3. A way to map in-memory objects to/from key/value pairs, with schema migration, indexing and other DB-like features. Permazen also does this.
Permazen can be thought of as an ORM for KV stores. It's a library intended to execute on trusted servers (because the KV store can't do any business logic validation). However, for something like Figma where it's basically trusting the client anyway that doesn't matter. Additionally you can do some tricks with the architecture to support untrusted clients; I've explored these topics with Archie (the Permazen designer) in the past.
The nice thing about this design is that it doesn't require sharding by "file", can scale to large numbers of simultaneous co-authors, and results in a very natural coding model. However, Permazen is a Java library. To use it from a browser would be awkward. That said it has fairly minimal reliance on the JDK. You could probably auto-convert it to Kotlin and then use Kotlin/JS or Kotlin/WASM. But frankly it'd be easier to do that architecture as a real desktop app where you aren't boxed in by the browser's limitations. And of course the design ideas can be implemented in any language, it's just a lot of work.

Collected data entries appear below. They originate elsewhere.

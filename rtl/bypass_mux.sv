// bypass_mux: Data-out path of the 8T cache with Read Bypassing.
//
// One 2:1 multiplexer per column chooses, under the controller's Bypass
// signal, between the Set-Buffer (bypass = 1) and the read bit lines / read
// latches (bypass = 0). The column multiplexer that follows routes the
// selected word of the row (way and word offset) to Data-out, and the whole
// line of that way to line_out (used to return a victim line on a fill).
// Purely combinational.
module bypass_mux #(
  parameter int unsigned ROW_W  = 1024,
  parameter int unsigned WAYS   = 4,
  parameter int unsigned WORD_W = 64
) (
  input  logic                          bypass,
  input  logic [ROW_W-1:0]              sb_row,
  input  logic [ROW_W-1:0]              rbl_row,
  input  logic [$clog2(WAYS)-1:0]       way,
  input  logic [$clog2(ROW_W/WAYS/WORD_W)-1:0] word,
  output logic [WORD_W-1:0]             data_out,
  output logic [ROW_W/WAYS-1:0]         line_out
);
  localparam int unsigned LINE_W = ROW_W / WAYS;

  logic [ROW_W-1:0] col;

  assign col      = bypass ? sb_row : rbl_row;
  assign line_out = col[way*LINE_W +: LINE_W];
  assign data_out = line_out[word*WORD_W +: WORD_W];

endmodule
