// tb_bypass_mux: checks the Data-out path: with bypass high the selected
// word and line come from the Set-Buffer row, with bypass low from the read
// latches, for every way and word position of a 4-way, 32-byte-line row.
module tb_bypass_mux;
  localparam int ROW_W = 1024, WAYS = 4, WW = 64, LW = ROW_W / WAYS;
  int checks = 0, failures = 0;
  logic bypass;
  logic [ROW_W-1:0] sb_row, rbl_row, src;
  logic [1:0] way, word;
  logic [WW-1:0] data_out;
  logic [LW-1:0] line_out;

  bypass_mux #(.ROW_W(ROW_W), .WAYS(WAYS), .WORD_W(WW)) dut (.*);

  initial begin
    #100000;
    failures++; $display("FAIL: watchdog");
    $display("TB_RESULT checks=%0d failures=%0d", checks, failures); $finish;
  end

  initial begin
    for (int i = 0; i < 200; i++) begin
      for (int j = 0; j < ROW_W / 32; j++) begin
        sb_row[j*32 +: 32] = $urandom;
        rbl_row[j*32 +: 32] = $urandom;
      end
      for (int w = 0; w < WAYS; w++)
        for (int x = 0; x < 4; x++) begin
          bypass = 1'($urandom); way = 2'(w); word = 2'(x);
          #1;
          src = bypass ? sb_row : rbl_row;
          checks++;
          if (data_out != src[w*LW + x*WW +: WW] || line_out != src[w*LW +: LW]) begin
            failures++; $display("FAIL: way %0d word %0d bypass %0b", w, x, bypass);
          end
        end
    end
    $display("TB_RESULT checks=%0d failures=%0d", checks, failures);
    $finish;
  end
endmodule
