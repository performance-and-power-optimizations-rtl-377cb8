// set_buffer: the one-set buffer of Write Grouping.
//
// It sits between the per-column write-back multiplexers and the write
// drivers of the 8T array and holds a full copy of one cache set, so that a
// stream of writes to the same set can be merged into it without an array
// access per write. In each column the multiplexer picks the new Data-in for
// the selected columns and the old value (read latch or current buffer
// contents) for the half-selected ones.
//
//   load   : the base row is the read latches (latch_in); otherwise it is the
//            buffer's own contents.
//   modify : the bytes flagged in mod_mask take mod_data; the others keep the
//            base row.
// The buffer is written at the clock edge when load or modify is high.
// silent is combinational and valid while modify is high: it is 1 when every
// selected byte already holds the value being written (a silent write), found
// with one comparator per byte column. Byte granularity of the selected
// columns is this design's choice; the thesis counts one comparator per
// column of the row.
module set_buffer #(
  parameter int unsigned ROW_W = 1024
) (
  input  logic               clk,
  input  logic               load,
  input  logic [ROW_W-1:0]   latch_in,
  input  logic               modify,
  input  logic [ROW_W/8-1:0] mod_mask,
  input  logic [ROW_W-1:0]   mod_data,
  output logic [ROW_W-1:0]   sb_q,
  output logic               silent
);
  localparam int unsigned NB = ROW_W / 8;

  logic [ROW_W-1:0] base, merged;
  logic [NB-1:0]    byte_eq;

  always_comb begin
    base = load ? latch_in : sb_q;
    for (int b = 0; b < NB; b++) begin
      byte_eq[b] = (base[b*8 +: 8] == mod_data[b*8 +: 8]);
      merged[b*8 +: 8] = (modify && mod_mask[b]) ? mod_data[b*8 +: 8] : base[b*8 +: 8];
    end
    silent = &(byte_eq | ~mod_mask);
  end

  always_ff @(posedge clk) begin
    if (load || modify) sb_q <= merged;
  end

endmodule
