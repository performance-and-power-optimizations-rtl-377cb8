// tb_set_buffer: checks the Set-Buffer on a 128-bit row: loading from the
// read latches, merging data into the selected byte columns on a load and on
// its own contents, holding its value when idle, and the silent-write flag
// (compared with an independently computed old-versus-new byte comparison).
module tb_set_buffer;
  localparam int W = 128, NB = W / 8;
  logic clk = 0;
  always #5 clk = ~clk;
  int checks = 0, failures = 0;

  logic load = 0, modify = 0, silent;
  logic [W-1:0] latch_in = 0, mod_data = 0, sb_q, model;
  logic [NB-1:0] mod_mask = 0;

  set_buffer #(.ROW_W(W)) dut (.*);

  task automatic check(bit c, string s);
    checks++; if (!c) begin failures++; $display("FAIL: %s", s); end
  endtask

  function automatic logic [W-1:0] rnd();
    return {$urandom, $urandom, $urandom, $urandom};
  endfunction

  initial begin
    repeat (100000) @(posedge clk);
    failures++; $display("FAIL: watchdog");
    $display("TB_RESULT checks=%0d failures=%0d", checks, failures); $finish;
  end

  initial begin
    @(negedge clk); load = 1; latch_in = rnd(); modify = 0;
    @(negedge clk); load = 0; model = latch_in;
    check(sb_q == model, "plain load");
    for (int i = 0; i < 2000; i++) begin
      logic [W-1:0] base, nd;
      logic exp_sil;
      automatic int kind = $urandom_range(3);
      load = (kind == 0); modify = (kind != 3);
      latch_in = rnd();
      mod_mask = NB'({$urandom, $urandom});
      if ($urandom_range(3) == 0) mod_mask = '0;
      base = load ? latch_in : model;
      nd = rnd();
      // make some writes silent, some partially silent
      for (int b = 0; b < NB; b++) if ($urandom_range(2) != 0) nd[b*8 +: 8] = base[b*8 +: 8];
      if ($urandom_range(2) == 0) nd = base;
      mod_data = nd;
      exp_sil = 1;
      for (int b = 0; b < NB; b++)
        if (mod_mask[b] && base[b*8 +: 8] != nd[b*8 +: 8]) exp_sil = 0;
      #1;
      if (modify) check(silent == exp_sil, $sformatf("silent flag %0b expected %0b", silent, exp_sil));
      if (load || modify)
        for (int b = 0; b < NB; b++) model[b*8 +: 8] = (modify && mod_mask[b]) ? nd[b*8 +: 8] : base[b*8 +: 8];
      @(negedge clk);
      check(sb_q == model, $sformatf("buffer contents after kind %0d", kind));
    end
    $display("TB_RESULT checks=%0d failures=%0d", checks, failures);
    $finish;
  end
endmodule
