// sram8t_array: functional model of a bit-interleaved 8T SRAM array as used
// for the data (and tag) store of the reliable L1 cache.
//
// An 8T cell has a read port (read word line, single read bit line) separate
// from its write port (write word line, differential write bit lines). Because
// a write word line drives every cell of the row, a row can only be written
// whole: the half-selected columns must be driven with their own contents.
// The array therefore offers exactly two operations, both on a full row:
//   * read:  rd_start with rd_row; RD_LAT clock edges later (counting the edge
//            that samples rd_start) the whole row sits in the read latches
//            (rd_latch) and rd_done is high for one cycle. rd_latch holds its
//            value until the next read completes.
//   * write: wr_start with wr_row and wr_data (sampled at that edge);
//            the row is committed WR_LAT edges later and wr_done pulses.
// Precharge, sense amplification and the write drivers are folded into these
// two operations; column interleaving is a layout property and does not
// change the function, so the row is modelled as one flat vector.
// The ports are independent (one read and one write may be in flight at once).
// Issuing a new operation on a port that is still busy is a protocol error
// and is flagged by an assertion. The storage is not reset, as an SRAM is not.
module sram8t_array #(
  parameter int unsigned ROWS   = 512,
  parameter int unsigned ROW_W  = 1024,
  parameter int unsigned RD_LAT = 4,
  parameter int unsigned WR_LAT = 5
) (
  input  logic                    clk,
  input  logic                    rst_n,
  input  logic                    rd_start,
  input  logic [$clog2(ROWS)-1:0] rd_row,
  output logic [ROW_W-1:0]        rd_latch,
  output logic                    rd_done,
  output logic                    rd_busy,
  input  logic                    wr_start,
  input  logic [$clog2(ROWS)-1:0] wr_row,
  input  logic [ROW_W-1:0]        wr_data,
  output logic                    wr_done,
  output logic                    wr_busy
);
  localparam int unsigned AW = $clog2(ROWS);
  localparam int unsigned CW = $clog2((RD_LAT > WR_LAT ? RD_LAT : WR_LAT) + 1);

  logic [ROW_W-1:0] mem [ROWS];

  logic [AW-1:0]    rd_row_q, wr_row_q;
  logic [CW-1:0]    rd_cnt, wr_cnt;
  logic [ROW_W-1:0] wr_data_q;

  // Read port
  always_ff @(posedge clk or negedge rst_n) begin
    if (!rst_n) begin
      rd_busy  <= 1'b0;
      rd_done  <= 1'b0;
      rd_cnt   <= '0;
      rd_row_q <= '0;
    end else begin
      rd_done <= 1'b0;
      if (rd_start) begin
        rd_row_q <= rd_row;
        if (RD_LAT <= 1) begin
          rd_done <= 1'b1;
        end else begin
          rd_busy <= 1'b1;
          rd_cnt  <= CW'(RD_LAT - 1);
        end
      end else if (rd_busy) begin
        rd_cnt <= rd_cnt - 1'b1;
        if (rd_cnt == CW'(1)) begin
          rd_busy <= 1'b0;
          rd_done <= 1'b1;
        end
      end
    end
  end

  // Read latches at the bottom of the columns
  always_ff @(posedge clk) begin
    if (rd_start && RD_LAT <= 1)
      rd_latch <= mem[rd_row];
    else if (!rd_start && rd_busy && rd_cnt == CW'(1))
      rd_latch <= mem[rd_row_q];
  end

  // Write port
  always_ff @(posedge clk or negedge rst_n) begin
    if (!rst_n) begin
      wr_busy  <= 1'b0;
      wr_done  <= 1'b0;
      wr_cnt   <= '0;
      wr_row_q <= '0;
    end else begin
      wr_done <= 1'b0;
      if (wr_start) begin
        wr_row_q <= wr_row;
        if (WR_LAT <= 1) begin
          wr_done <= 1'b1;
        end else begin
          wr_busy <= 1'b1;
          wr_cnt  <= CW'(WR_LAT - 1);
        end
      end else if (wr_busy) begin
        wr_cnt <= wr_cnt - 1'b1;
        if (wr_cnt == CW'(1)) begin
          wr_busy <= 1'b0;
          wr_done <= 1'b1;
        end
      end
    end
  end

  always_ff @(posedge clk) begin
    if (wr_start) wr_data_q <= wr_data;
  end

  always_ff @(posedge clk) begin
    if (wr_start && WR_LAT <= 1)
      mem[wr_row] <= wr_data;
    else if (!wr_start && wr_busy && wr_cnt == CW'(1))
      mem[wr_row_q] <= wr_data_q;
  end

  // A port accepts a new operation only when idle.
  a_rd_idle : assert property (@(posedge clk) disable iff (!rst_n) rd_start |-> !rd_busy);
  a_wr_idle : assert property (@(posedge clk) disable iff (!rst_n) wr_start |-> !wr_busy);

endmodule
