// tb_sram8t_array: checks the row-wide 1R1W array model. Random whole-row
// writes and reads (against a reference copy) on a 16 x 64 array, the read
// and write latencies in cycles, the hold behaviour of the read latches, and
// a read and a write in flight at the same time on different rows.
module tb_sram8t_array;
  localparam int ROWS = 16, W = 64, RDL = 4, WRL = 5;
  logic clk = 0, rst_n = 0;
  always #5 clk = ~clk;
  int checks = 0, failures = 0;

  logic rd_start = 0, wr_start = 0, rd_done, wr_done, rd_busy, wr_busy;
  logic [3:0] rd_row = 0, wr_row = 0;
  logic [W-1:0] rd_latch, wr_data = 0;
  logic [W-1:0] model [ROWS];

  sram8t_array #(.ROWS(ROWS), .ROW_W(W), .RD_LAT(RDL), .WR_LAT(WRL)) dut (.*);

  task automatic check(bit c, string s);
    checks++; if (!c) begin failures++; $display("FAIL: %s", s); end
  endtask

  task automatic do_write(int r, logic [W-1:0] d);
    automatic int n = 0;
    @(negedge clk); wr_start = 1; wr_row = 4'(r); wr_data = d;
    @(negedge clk); wr_start = 0; wr_data = ~d;   // data must have been sampled
    n = 1;
    while (!wr_done && n < 50) begin @(negedge clk); n++; end
    check(n == WRL, $sformatf("write latency %0d", n));
    model[r] = d;
  endtask

  task automatic do_read(int r);
    automatic int n = 0;
    @(negedge clk); rd_start = 1; rd_row = 4'(r);
    @(negedge clk); rd_start = 0; rd_row = 4'(r + 1);
    n = 1;
    while (!rd_done && n < 50) begin @(negedge clk); n++; end
    check(n == RDL, $sformatf("read latency %0d", n));
    check(rd_latch == model[r], $sformatf("row %0d read %h expected %h", r, rd_latch, model[r]));
    repeat (3) @(negedge clk);
    check(rd_latch == model[r], "read latch holds its value");
  endtask

  initial begin
    repeat (200000) @(posedge clk);
    failures++; $display("FAIL: watchdog");
    $display("TB_RESULT checks=%0d failures=%0d", checks, failures); $finish;
  end

  initial begin
    repeat (2) @(posedge clk); rst_n = 1;
    for (int r = 0; r < ROWS; r++) do_write(r, {$urandom, $urandom});
    for (int i = 0; i < 200; i++) begin
      automatic int r = $urandom_range(ROWS - 1);
      if ($urandom_range(1) == 1) do_write(r, {$urandom, $urandom}); else do_read(r);
    end
    // read of row 2 while row 9 is being written
    begin
      automatic logic [W-1:0] d = {$urandom, $urandom};
      @(negedge clk); wr_start = 1; wr_row = 9; wr_data = d; rd_start = 1; rd_row = 2;
      @(negedge clk); wr_start = 0; rd_start = 0;
      repeat (RDL - 1) @(negedge clk);
      check(rd_done && rd_latch == model[2], "overlapped read");
      repeat (WRL - RDL) @(negedge clk);
      check(wr_done, "overlapped write completes");
      model[9] = d;
      do_read(9);
    end
    $display("TB_RESULT checks=%0d failures=%0d", checks, failures);
    $finish;
  end
endmodule
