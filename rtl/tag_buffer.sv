// tag_buffer: Tag-Buffer of Write Grouping, with the Dirty bit.
//
// It records which cache set the Set-Buffer holds (set index), the tag entry
// of every way of that set, and the Dirty bit that says the Set-Buffer differs
// from the array row. Every request probes it: hit is high when the buffer is
// valid and the request's set index equals the buffered one. The thesis
// puts the Dirty bit, the set index and one tag per way in the Tag-Buffer;
// the valid flag (the buffer is empty after reset) is this design's addition.
// Each tag entry is {valid, modified, tag}: 'modified' is the write-back
// state of the line towards the next level, not the Set-Buffer's Dirty bit.
//
//   load      : take set index and tag row (from the tag array's read
//               latches), mark valid, clear Dirty.
//   set_dirty / clr_dirty : update Dirty (set wins).
//   ent_we    : overwrite the tag entry of way ent_way with ent_d.
// All updates happen at the clock edge; hit and the stored fields are
// available combinationally.
module tag_buffer #(
  parameter int unsigned WAYS  = 4,
  parameter int unsigned SET_W = 9,
  parameter int unsigned ENT_W = 36
) (
  input  logic                    clk,
  input  logic                    rst_n,
  input  logic [SET_W-1:0]        probe_set,
  output logic                    hit,
  input  logic                    load,
  input  logic [SET_W-1:0]        load_set,
  input  logic [WAYS*ENT_W-1:0]   load_tags,
  input  logic                    set_dirty,
  input  logic                    clr_dirty,
  input  logic                    ent_we,
  input  logic [$clog2(WAYS)-1:0] ent_way,
  input  logic [ENT_W-1:0]        ent_d,
  output logic                    valid,
  output logic                    dirty,
  output logic [SET_W-1:0]        set_q,
  output logic [WAYS*ENT_W-1:0]   tags_q
);
  assign hit = valid && (set_q == probe_set);

  always_ff @(posedge clk or negedge rst_n) begin
    if (!rst_n) begin
      valid <= 1'b0;
      dirty <= 1'b0;
      set_q <= '0;
    end else begin
      if (load) begin
        valid <= 1'b1;
        set_q <= load_set;
      end
      if (set_dirty)                dirty <= 1'b1;
      else if (load || clr_dirty)   dirty <= 1'b0;
    end
  end

  always_ff @(posedge clk) begin
    if (load) tags_q <= load_tags;
    if (ent_we) tags_q[ent_way*ENT_W +: ENT_W] <= ent_d;
  end

endmodule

The writeup mentions a couple of reasons for not using a database:
2. Cost of a database vs S3. This is mostly an artifact of cloud pricing. Cloud is highly profitable but most of the margin comes from managed databases and other very high level services, not commodity byte storage. Given that FDB is free you could eliminate the cost gap by just running the database yourself, and especially, running it on your own metal.
Because Permazen has a pluggable KV backend and because there are backends that write to files, you can have both worlds - a scalable DB in the cloud and also write to files for individual cases where people don't want to store data on your backend.
This is the killer app for CloudFlare's new Durable Objects. They solve the routing and data distribution layer, allowing you to write single-threaded business logic to coordinate changes.
They even have a transactional storage capability which is priced more or less equivalent to DynamoDB (which Figma uses for their write-ahead log).
This pattern also helps scale write transactions without melting your database. http://ithare.com/scaling-stateful-objects/
I try to boost Durable Objects every chance I get, in order to "push the battleship" in the direction of another cloud provider implementing something equivalent.
While this article is written by the plane.dev team, which has an adjacent product, their approach seems more geared towards more demanding backends. Lots of use cases don't need to run e.g. a game or simulation on the backend, they just need a synchronization layer in front of a document store.
---
> They could stuff the whole document into a binary blob or json(b) column next to the metadata.
In my experience doing this in MySQL... do not do this. Once you have a dozens-if-not-hundreds-of-gigabytes large table full of JSON, it becomes a real nuisance. As a halfway measure, I think it would help to have a "blobs only" table separate to the metadata table. But as the OP points out, it is not economical anyway.